In response to this, life probably chose the mechanism of morphogenetic movement in the course of evolution for the following two reasons.
- Since cell and tissue migration uses physical forces (e.g., cell contraction, intercellular adhesion, interaction with extracellular matrix), was it more efficient to use signaling between adjacent cells and tissues (e.g., Notch signaling, Wint signaling, Hodgson signaling) rather than gene regulation?
- Perhaps it would have been better to incorporate another mechanism of interaction between adjacent cellular tissues a posteriori to ensure the accuracy of spatial placement, since setting up a function for gene regulation to spatial placement would have been error prone? Was this because regional determination by protein concentration gradients was very effective in providing rough location information in early embryos, but not for subsequent detailed placement, which would require fine-tuning of gene expression and could easily be subject to error due to environmental fluctuations and internal noise? The analogy is believed to be.
Is it like determining the role that each substance performs at each stage of generation to prevent the accumulation of errors?
This is a completely different analogy, but if we go down the chain of command of a company, the gene relay makes general policy decisions for the company at the board of directors, etc., while the morphogenetic movement adjusts staffing and issues within or between divisions? I’m not a rice cake maker, but the details are better left to the parties involved, since they know them better. It is better to leave the details to the parties concerned, since they know them better.

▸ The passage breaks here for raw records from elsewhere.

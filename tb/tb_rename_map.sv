// tb_rename_map: random test of the register alias table against a model, at a
// reduced size (8 registers, 4-bit tags, 2 checkpoints, 2 read and 2 write
// ports). Each cycle does a random mix of writes, a write-all, a commit clear with
// a random mask, a checkpoint save, a restore or a load; after each edge every
// read port and the whole map are compared with the model.
module tb_rename_map;
  localparam int N = 8, TW = 4, C = 2;
  logic clk = 0, rst_n = 0;
  always #5 clk = ~clk;

  logic [2:0] rd_idx [2];
  logic rd_valid [2];
  logic [TW-1:0] rd_tag [2];
  logic wr_en [2];
  logic [2:0] wr_idx [2];
  logic [TW-1:0] wr_tag [2];
  logic wr_all_en, clr_en, ckpt_save, ckpt_restore, load_en;
  logic [TW-1:0] wr_all_tag, clr_tag, clr_mask;
  logic [0:0] ckpt_save_id, ckpt_restore_id;
  logic [N-1:0] load_valid, map_valid;
  logic [TW-1:0] load_tag [N], map_tag [N];

  rename_map #(.N_ARCH(N), .TW(TW), .NUM_CKPT(C), .RD_PORTS(2), .WR_PORTS(2)) dut (.*);

  int checks = 0, failures = 0;
  bit mv [N]; int mt [N];
  bit cv [C][N]; int ct [C][N];

  function automatic bit hit(input int t);
    return clr_en && ((t & ~int'(clr_mask)) == (int'(clr_tag) & ~int'(clr_mask)));
  endfunction

  initial begin
    for (int i = 0; i < N; i++) begin mv[i] = 0; mt[i] = 0; end
    for (int c = 0; c < C; c++) for (int i = 0; i < N; i++) begin cv[c][i] = 0; ct[c][i] = 0; end
    for (int p = 0; p < 2; p++) begin wr_en[p] = 0; wr_idx[p] = 0; wr_tag[p] = 0; rd_idx[p] = 0; end
    wr_all_en = 0; clr_en = 0; ckpt_save = 0; ckpt_restore = 0; load_en = 0;
    wr_all_tag = 0; clr_tag = 0; clr_mask = 0; ckpt_save_id = 0; ckpt_restore_id = 0; load_valid = 0;
    for (int i = 0; i < N; i++) load_tag[i] = 0;
    repeat (2) @(negedge clk);
    rst_n = 1;
    for (int it = 0; it < 3000; it++) begin
      bit nv [N]; int nt [N]; bit clv [N];
      for (int p = 0; p < 2; p++) begin
        wr_en[p] = ($urandom_range(0, 1) == 1); wr_idx[p] = 3'($urandom); wr_tag[p] = TW'($urandom);
      end
      wr_all_en = ($urandom_range(0, 19) == 0); wr_all_tag = TW'($urandom);
      clr_en = ($urandom_range(0, 2) == 0); clr_tag = TW'($urandom);
      clr_mask = ($urandom_range(0, 1) == 1) ? TW'(1) : TW'(0);
      ckpt_save = ($urandom_range(0, 4) == 0); ckpt_save_id = 1'($urandom);
      ckpt_restore = ($urandom_range(0, 9) == 0); ckpt_restore_id = 1'($urandom);
      load_en = ($urandom_range(0, 29) == 0); load_valid = N'($urandom);
      for (int i = 0; i < N; i++) load_tag[i] = TW'($urandom);
      #1;
      // model
      for (int i = 0; i < N; i++) clv[i] = mv[i] && !hit(mt[i]);
      for (int c = 0; c < C; c++) for (int i = 0; i < N; i++) if (hit(ct[c][i])) cv[c][i] = 0;
      if (ckpt_restore) begin
        for (int i = 0; i < N; i++) begin nv[i] = cv[ckpt_restore_id][i]; nt[i] = ct[ckpt_restore_id][i]; end
      end else if (load_en) begin
        for (int i = 0; i < N; i++) begin nv[i] = load_valid[i] && !hit(load_tag[i]); nt[i] = load_tag[i]; end
      end else begin
        for (int i = 0; i < N; i++) begin nv[i] = clv[i]; nt[i] = mt[i]; end
        if (wr_all_en) for (int i = 1; i < N; i++) begin nv[i] = 1; nt[i] = wr_all_tag; end
        for (int p = 0; p < 2; p++) if (wr_en[p]) begin nv[wr_idx[p]] = 1; nt[wr_idx[p]] = wr_tag[p]; end
      end
      if (ckpt_save) for (int i = 0; i < N; i++) begin cv[ckpt_save_id][i] = clv[i]; ct[ckpt_save_id][i] = mt[i]; end
      for (int i = 0; i < N; i++) begin mv[i] = nv[i]; mt[i] = nt[i]; end
      @(negedge clk);
      for (int p = 0; p < 2; p++) begin
        rd_idx[p] = 3'($urandom);
      end
      #1;
      for (int p = 0; p < 2; p++) begin
        checks++;
        if (rd_valid[p] !== mv[rd_idx[p]] || (mv[rd_idx[p]] && rd_tag[p] !== TW'(mt[rd_idx[p]]))) begin
          failures++;
          $display("FAIL it %0d port %0d reg %0d: %0d/%0d exp %0d/%0d", it, p, rd_idx[p],
                   rd_valid[p], rd_tag[p], mv[rd_idx[p]], mt[rd_idx[p]]);
        end
      end
      for (int i = 0; i < N; i++) begin
        checks++;
        if (map_valid[i] !== mv[i] || (mv[i] && map_tag[i] !== TW'(mt[i]))) failures++;
      end
    end
    $display("TB_RESULT checks=%0d failures=%0d", checks, failures);
    $finish;
  end
  initial begin
    #1000000;
    failures++;
    $display("TB_RESULT checks=%0d failures=%0d", checks, failures);
    $finish;
  end
endmodule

Regardless, it is believed that current life forms effectively form complex body structures and functions by combining three different mechanisms: protein concentration gradients, gene relays, and morphogenetic movements.
I think that biochemistry is a science that has an answer as a phenomenon (nature already has the answer), but is trying to unravel the black box of the mechanism inside so that humans can recognize it, so it seems interesting despite its peculiarities in this respect.